Can I locate the actual user sending out the emails ? I have checked whether the server is open relay in :
http://mxtoolbox.com/diagnostic.aspx

SMTP Open Relay 	OK - Not an open relay.

I want to know if it is possible to set only one user who can send out emails from the server and block all others ?

Thanks,

2

Firstly, please put all shell listings in [code][/code] tags, otherwise they become unreadable due to lost linebreaks and monospace font.

You say you used “clamscan” to find the malicious script… Do you mean you used the virus scanner that comes with Virtualmin? In that case I’m not surprised that it didn’t find anything, since it’s not “tuned” for web malware, but only for stuff that tries to infect Windows machines and so on. :slight_smile:

You might want to download the software “Linux Malware Detect” and run it against your /home directory. That’s specifically for malicious web scripts. It can also run automatically and periodically, which you should have it do.
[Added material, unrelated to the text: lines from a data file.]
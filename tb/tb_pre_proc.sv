// tb_pre_proc: checks the row pre-scaling of stage 0 and stage 1 for a 4-row
// matrix with 20-bit words and 17 fraction bits (the internal format of the
// default QR array). Stage 0 must multiply rows 0..3 by K^-6, K^-6, K^-5,
// K^-4; stage 1 its pivot by K and the other rows by 1 (exactly). Random
// rows are fed one column per clock with bubbles; every output is compared
// with the real product (2 LSB) and must appear after 25 (stage 0) or
// 20 (stage 1) cycles: FRAC + g + 3 for the slowest factor, g the bits
// needed to lift that factor above 1.
module tb_pre_proc;
  import qr_pkg::*;
  localparam int W = 20, FRAC = 17, M = 4;
  localparam int NT = 200, TOL = 2;

  logic clk = 1'b0, rst_n;
  tag_t in_tag, tag0, tag1;
  logic signed [W-1:0] in0 [M], out0 [M];
  logic signed [W-1:0] in1 [M-1], out1 [M-1];

  pre_proc #(.W(W), .FRAC(FRAC), .M(M), .S(0)) dut0 (
    .clk, .rst_n, .in_tag, .in_row(in0), .out_tag(tag0), .out_row(out0));
  pre_proc #(.W(W), .FRAC(FRAC), .M(M), .S(1)) dut1 (
    .clk, .rst_n, .in_tag, .in_row(in1), .out_tag(tag1), .out_row(out1));

  always #5 clk = ~clk;

  real f0 [M]   = '{0.0, 0.0, 0.0, 0.0};
  real f1 [M-1] = '{0.0, 0.0, 0.0};
  int  x0 [NT][M], x1 [NT][M-1];
  int  t_in [NT];
  int  checks = 0, failures = 0, g0 = 0, g1 = 0, cyc = 0;

  always @(posedge clk) cyc <= cyc + 1;

  initial begin
    f0[0] = 1.0 / K_GAIN ** 6; f0[1] = f0[0]; f0[2] = 1.0 / K_GAIN ** 5; f0[3] = 1.0 / K_GAIN ** 4;
    f1[0] = K_GAIN; f1[1] = 1.0; f1[2] = 1.0;
    rst_n = 1'b0; in_tag = '0;
    foreach (in0[r]) in0[r] = '0;
    foreach (in1[r]) in1[r] = '0;
    repeat (2) @(posedge clk);
    rst_n <= 1'b1;
    for (int t = 0; t < NT; t++) begin
      @(negedge clk);
      for (int r = 0; r < M; r++) begin
        x0[t][r] = int'($urandom_range(0, 230000)) - 115000;   // |x| < 0.88
        in0[r] = W'(x0[t][r]);
      end
      for (int r = 0; r < M - 1; r++) begin
        x1[t][r] = int'($urandom_range(0, 150000)) - 75000;    // |x| < 0.58
        in1[r] = W'(x1[t][r]);
      end
      in_tag = '{valid: 1'b1, col: COLW'(t)};
      if ($urandom_range(0, 3) == 0) begin @(negedge clk); in_tag = '0; end
    end
    @(negedge clk); in_tag = '0;
  end

  always @(posedge clk) begin
    if (in_tag.valid) t_in[in_tag.col] <= cyc;
    if (rst_n && tag0.valid) begin
      for (int r = 0; r < M; r++) begin
        int e;
        e = int'(real'(out0[r]) - real'(x0[g0][r]) * f0[r]);
        checks++;
        if (e > TOL || e < -TOL) begin
          failures++;
          if (failures < 10) $display("S0 #%0d row %0d: %0d expected %f", g0, r, out0[r], real'(x0[g0][r]) * f0[r]);
        end
      end
      checks++;
      if (cyc - t_in[g0] != 25) begin failures++; $display("S0 latency %0d", cyc - t_in[g0]); end
      g0++;
    end
    if (rst_n && tag1.valid) begin
      for (int r = 0; r < M - 1; r++) begin
        int e;
        e = int'(real'(out1[r]) - real'(x1[g1][r]) * f1[r]);
        checks++;
        if (e > ((r == 0) ? TOL : 0) || e < -((r == 0) ? TOL : 0)) begin
          failures++;
          if (failures < 10) $display("S1 #%0d row %0d: %0d expected %f", g1, r, out1[r], real'(x1[g1][r]) * f1[r]);
        end
      end
      checks++;
      if (cyc - t_in[g1] != 20) begin failures++; $display("S1 latency %0d", cyc - t_in[g1]); end
      g1++;
    end
    if (g0 == NT && g1 == NT) begin
      $display("TB_RESULT checks=%0d failures=%0d", checks, failures);
      $finish;
    end
  end

  initial begin
    repeat (NT * 3 + 200) @(posedge clk);
    failures++;
    $display("watchdog expired");
    $display("TB_RESULT checks=%0d failures=%0d", checks, failures);
    $finish;
  end
endmodule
Regarding Postfix… Provided the bad script uses SMTP connections to deliver its stuff, you can do several things. For one, remove the directive permit_mynetworks from the lines smtpd_*_restrictions in the file /etc/postfix/main.cf. That will force all deliveries, also local ones, to be authenticated.

Local websites will then be unable to send out mail without SMTP authentication. (Be careful about this, it might break email delivery from legitimate sites, but you can certainly do this while searching for the bad website.) If a bad script tries to, you’ll see this in the mail.log and auth.log. In turn, when the bad script does authenticates itself, you can see the username used in the mail.log.
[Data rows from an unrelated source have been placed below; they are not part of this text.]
// qr_stage: one row pipeline of the QR array, producing R row S
// (PreProc -> Proc -> PostProc). It receives rows S..M-1 of the partly
// reduced matrix as parallel streams, one column per clock, tagged with the
// column index; column S is the leading element whose Givens angles are
// found by vectoring.
//   - out_r / r_tag : R row S, pre_latency + proc_latency + post_latency
//                     cycles after the input, zero left of the diagonal
//   - out_next / next_tag : rows S+1..M-1 with column S eliminated, for
//                     stage S+1, pre_latency + proc_latency cycles after the
//                     input (before the post-processing)
// When only one row is left (last stage of a square matrix) there is nothing
// to rotate: the row is pre-scaled and passed on as R row S, and out_next is
// driven to zero.
module qr_stage
  import qr_pkg::*;
#(
  parameter int          W     = 14,
  parameter int          FRAC  = 11,
  parameter int          NITER = 12,
  parameter int          M     = 4,
  parameter int          S     = 0,
  parameter adder_arch_e ARCH  = ADD_CLA,
  localparam int         ROWS  = M - S,
  localparam int         NNEXT = (ROWS > 1) ? ROWS - 1 : 1
) (
  input  logic                clk,
  input  logic                rst_n,
  input  tag_t                in_tag,
  input  logic signed [W-1:0] in_row   [ROWS],
  output tag_t                r_tag,
  output logic signed [W-1:0] out_r,
  output tag_t                next_tag,
  output logic signed [W-1:0] out_next [NNEXT]
);
  tag_t                pre_tag, piv_tag;
  logic signed [W-1:0] pre_row [ROWS];
  logic signed [W-1:0] piv;

  pre_proc #(.W(W), .FRAC(FRAC), .M(M), .S(S), .ARCH(ARCH)) u_pre (
    .clk, .rst_n, .in_tag, .in_row, .out_tag(pre_tag), .out_row(pre_row));

  if (ROWS > 1) begin : g_proc
    givens_proc #(.W(W), .NITER(NITER), .M(M), .S(S), .ARCH(ARCH)) u_proc (
      .clk, .rst_n, .in_tag(pre_tag), .in_row(pre_row),
      .out_tag(piv_tag), .out_r(piv), .out_next(out_next));
    assign next_tag = piv_tag;
  end else begin : g_last
    assign piv_tag     = pre_tag;
    assign piv         = pre_row[0];
    assign next_tag    = '0;
    assign out_next[0] = '0;
  end

  post_proc #(.W(W), .FRAC(FRAC), .M(M), .S(S), .ARCH(ARCH)) u_post (
    .clk, .rst_n, .in_tag(piv_tag), .in_r(piv), .out_tag(r_tag), .out_r(out_r));
endmodule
You can also do watch -n 1 "netstat -tpn | grep :25" to catch all connections being made from/to port 25 of your system. The number in the last column is the process ID, which you can then match against ps aux | grep ID to find out which website makes the connections. This is, provided you’re using FCGI as PHP execution mode, only then will each site get its own process.

If the bad script puts the spam directly in the Postfix queue using local delivery, it’s gonna be more tricky. In that case, you need to closely watch the mail.log, and disable one website after the other, until the spam influx stops. Actually, this disable-one-by-one method you can use in any case if you can’t catch the culprit otherwise.
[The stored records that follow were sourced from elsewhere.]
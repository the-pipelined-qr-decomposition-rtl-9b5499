// tb_qr_stage: checks two row pipelines of a 4 x 4 QR array (20-bit words,
// 17 fraction bits, 18 iterations), fed with random matrices one column per
// clock with bubbles:
//  - stage 0 with raw input rows: R row 0 must equal the first row of a real
//    Givens reduction (pivot row 0 against rows 1, 2, 3) after 25 + 57 + 22
//    = 104 cycles; the rows handed on must be the rotated rows 1..3 with
//    gains K^-5, K^-4, K^-3 (columns 1..3) after 25 + 57 = 82 cycles;
//  - stage 3 (one row left): R row 3 is the row times K, zero in
//    columns 0..2, after 20 cycles.
// Tolerance 400 LSB (about three LSB at 11 fraction bits; truncating CORDIC shifts, amplified by the K^-6 down-scaling).
module tb_qr_stage;
  import qr_pkg::*;
  localparam int W = 20, FRAC = 17, NITER = 18, M = 4, N = 4;
  localparam int NMAT = 100, TOL = 400;  // about three LSB of a 14-bit word with 11 fraction bits
  localparam real ONE = 131072.0;

  logic clk = 1'b0, rst_n;
  tag_t in_tag, r_tag, next_tag, r3_tag, n3_tag;
  logic signed [W-1:0] in_row [M], out_r, out_next [M-1];
  logic signed [W-1:0] in3 [1], out_r3, out_n3 [1];

  qr_stage #(.W(W), .FRAC(FRAC), .NITER(NITER), .M(M), .S(0)) dut (
    .clk, .rst_n, .in_tag, .in_row, .r_tag, .out_r, .next_tag, .out_next);
  qr_stage #(.W(W), .FRAC(FRAC), .NITER(NITER), .M(M), .S(3)) dut3 (
    .clk, .rst_n, .in_tag, .in_row(in3), .r_tag(r3_tag), .out_r(out_r3),
    .next_tag(n3_tag), .out_next(out_n3));

  always #5 clk = ~clk;

  real a [NMAT][M][N], rr [NMAT][M][N];
  int  tin_r [$], tin_n [$], tin_3 [$];
  int  checks = 0, failures = 0, got_r = 0, got_n = 0, got_3 = 0, cyc = 0;

  always @(posedge clk) cyc <= cyc + 1;

  task automatic reference(input int t);
    real w [M][N];
    real c, s, h, p, q;
    for (int i = 0; i < M; i++) for (int j = 0; j < N; j++) w[i][j] = a[t][i][j];
    for (int j = 1; j < M; j++) begin
      h = $sqrt(w[0][0] ** 2 + w[j][0] ** 2);
      c = w[0][0] / h; s = w[j][0] / h;
      for (int n = 0; n < N; n++) begin
        p = w[0][n]; q = w[j][n];
        w[0][n] = c * p + s * q;
        w[j][n] = -s * p + c * q;
      end
    end
    rr[t] = w;
  endtask

  task automatic chk(input string nm, input int got, input real expv);
    int e;
    e = int'(real'(got) - expv);
    checks++;
    if (e > TOL || e < -TOL) begin
      failures++;
      if (failures < 10) $display("%s = %0d expected %f", nm, got, expv);
    end
  endtask

  initial begin
    rst_n = 1'b0; in_tag = '0; in3[0] = '0;
    foreach (in_row[r]) in_row[r] = '0;
    for (int t = 0; t < NMAT; t++) begin
      for (int i = 0; i < M; i++) for (int j = 0; j < N; j++)
        a[t][i][j] = real'(int'($urandom_range(0, 230000)) - 115000) / ONE;   // |a| < 0.88
      reference(t);
    end
    repeat (2) @(posedge clk);
    rst_n <= 1'b1;
    for (int t = 0; t < NMAT; t++)
      for (int j = 0; j < N; j++) begin
        @(negedge clk);
        for (int i = 0; i < M; i++) in_row[i] = W'(int'(a[t][i][j] * ONE));
        in3[0] = W'(int'(a[t][3][j] * ONE * 0.5));
        in_tag = '{valid: 1'b1, col: COLW'(j)};
        if ($urandom_range(0, 3) == 0) begin @(negedge clk); in_tag = '0; end
      end
    @(negedge clk); in_tag = '0;
  end

  always @(posedge clk) begin
    if (rst_n && in_tag.valid) begin tin_r.push_back(cyc); tin_n.push_back(cyc); tin_3.push_back(cyc); end
    if (rst_n && r_tag.valid) begin
      chk($sformatf("m%0d r(0,%0d)", got_r / N, got_r % N), int'(out_r), rr[got_r / N][0][got_r % N] * ONE);
      checks++;
      if (cyc - tin_r.pop_front() != 104) failures++;
      got_r++;
    end
    if (rst_n && next_tag.valid) begin
      if (got_n % N > 0)
        for (int j = 1; j < M; j++)
          chk($sformatf("m%0d next%0d col %0d", got_n / N, j, got_n % N), int'(out_next[j-1]),
              rr[got_n / N][j][got_n % N] * K_GAIN ** (j - 6) * ONE);
      checks++;
      if (cyc - tin_n.pop_front() != 82) failures++;
      got_n++;
    end
    if (rst_n && r3_tag.valid) begin
      chk($sformatf("m%0d r3 col %0d", got_3 / N, got_3 % N), int'(out_r3),
          (got_3 % N < 3) ? 0.0 : real'(int'(a[got_3 / N][3][got_3 % N] * ONE * 0.5)) * K_GAIN);
      checks++;
      if (cyc - tin_3.pop_front() != 20) failures++;
      got_3++;
    end
    if (got_r == NMAT * N && got_n == NMAT * N && got_3 == NMAT * N) begin
      $display("TB_RESULT checks=%0d failures=%0d", checks, failures);
      $finish;
    end
  end

  initial begin
    repeat (NMAT * N * 3 + 300) @(posedge clk);
    failures++;
    $display("watchdog expired");
    $display("TB_RESULT checks=%0d failures=%0d", checks, failures);
    $finish;
  end
endmodule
In all cases, you should check the process list ps aux for any processes that should not be there, especially running non-php processes under users, or files in the /tmp directory or so.

With those steps combined, you should be able to find out the responsible site. If you need advanced help with this stuff, I can offer you to do a screen sharing and Skype session.

3

Howdy,

Also, are you able to see a copy of any of the spam mails that are going out? They will typically contain information regarding how they were sent, and what account sent them.

You may not actually have any malware, it could just be an account that was broken into, or a web app with a security issue, or similar.

If you can share the email headers from one of the messages that was sent out, we can review that and help identify the source.

-Eric

4

Yes Eric has a good point there. If you’re not sure whether it’s a regular email user or a website, it could well be the former. In that case, you have information about the user both in the mail.log and in the mail itself. In the mail you’ll have a received header like so:

Received: from HELONAME (HOSTNAME[1.2.3.4]]) (Authenticated sender: sendinguser@domain.tld) by MAILSERVERHOST.tld (Postfix) with ESMTPSA id 8BB134482D for <recipient@domain.tld>; Wed, 26 Feb 2014 16:47:08 +0100 (CET)

5

BTW Linux Malware Detect is located at https://www.rfxn.com/projects/linux-malware-detect/

R-fx Networks has some great admin scripts – I have used them for many years.

6

This can be a big pain. As the guys above said, especially Locutus, Maldet scanning and removing ‘permit_mynetworks’ to force authentication is a good way to go to quickly tackle the problem. Another quick way to trace and shutdown this type of problem is to view the list of Virtualserver logs, eg: ‘/var/log/virtualmin’ and sort according to ‘Last modification time’. The offending Virtualserver will quickly give itself away.